§ **WORK TO COMPLETE**: Every line containing the string "DACs" should be returned from the records.

§ **RECORDS FOR THE TASK**:
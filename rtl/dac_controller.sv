// dac_controller: serial download of the TPC's reference-voltage DACs.
//
// The TPC carries serially loaded DACs that set the voltage references of
// the SVX chips; the TFIB's DAC Controller loads them under VME control. A
// word written with `load` (typically {channel, value}) is shifted out MSB
// first on `dac_sdi`, one bit per `dac_sclk` period; the receiving DAC takes
// the bit on the rising edge of `dac_sclk`. After the last bit `dac_ld` is
// pulsed high for one half period to transfer the word to the DAC output.
// A `load` while `busy` is ignored.
//
// The document gives only that the DACs are serially downloaded by this
// controller; the word length, the clock rate and the load pulse are this
// design's choices.
//
// Timing: each bit takes 2*HALF clocks (low half, then high half); a word
// takes 2*HALF*WORD_BITS + HALF + 1 clocks from `load` to `busy` low.
module dac_controller #(
  parameter int unsigned WORD_BITS = 16,
  parameter int unsigned HALF      = 4
) (
  input  logic                 clk,
  input  logic                 rst,
  input  logic                 load,
  input  logic [WORD_BITS-1:0] word,
  output logic                 dac_sclk,
  output logic                 dac_sdi,
  output logic                 dac_ld,
  output logic                 busy
);
  typedef enum logic [1:0] {S_IDLE, S_SHIFT, S_LOAD} state_e;
  state_e state;
  logic [WORD_BITS-1:0]         sr;
  logic [$clog2(WORD_BITS):0]   nbits;
  logic [$clog2(HALF+1)-1:0]    tcnt;

  assign busy = (state != S_IDLE);

  always_ff @(posedge clk) begin
    if (rst) begin
      state    <= S_IDLE;
      sr       <= '0;
      nbits    <= '0;
      tcnt     <= '0;
      dac_sclk <= 1'b0;
      dac_sdi  <= 1'b0;
      dac_ld   <= 1'b0;
    end else begin
      case (state)
        S_IDLE: if (load) begin
          sr       <= word << 1;
          dac_sdi  <= word[WORD_BITS-1];
          dac_sclk <= 1'b0;
          nbits    <= '0;
          tcnt     <= '0;
          state    <= S_SHIFT;
        end
        S_SHIFT: begin
          if (tcnt == $bits(tcnt)'(HALF - 1)) begin
            tcnt <= '0;
            if (!dac_sclk) begin
              dac_sclk <= 1'b1;
            end else begin
              dac_sclk <= 1'b0;
              if (nbits == $bits(nbits)'(WORD_BITS - 1)) begin
                dac_sdi <= 1'b0;
                dac_ld  <= 1'b1;
                state   <= S_LOAD;
              end else begin
                dac_sdi <= sr[WORD_BITS-1];
                sr      <= sr << 1;
                nbits   <= nbits + 1'b1;
              end
            end
          end else begin
            tcnt <= tcnt + 1'b1;
          end
        end
        S_LOAD: begin
          if (tcnt == $bits(tcnt)'(HALF - 1)) begin
            dac_ld <= 1'b0;
            tcnt   <= '0;
            state  <= S_IDLE;
          end else begin
            tcnt <= tcnt + 1'b1;
          end
        end
        default: state <= S_IDLE;
      endcase
    end
  end
endmodule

§ **SOLVED PROBLEM**:
// dac_controller: serial download of the TPC's reference-voltage DACs.
// The TPC carries serially loaded DACs that set the voltage references of
// The document gives only that the DACs are serially downloaded by this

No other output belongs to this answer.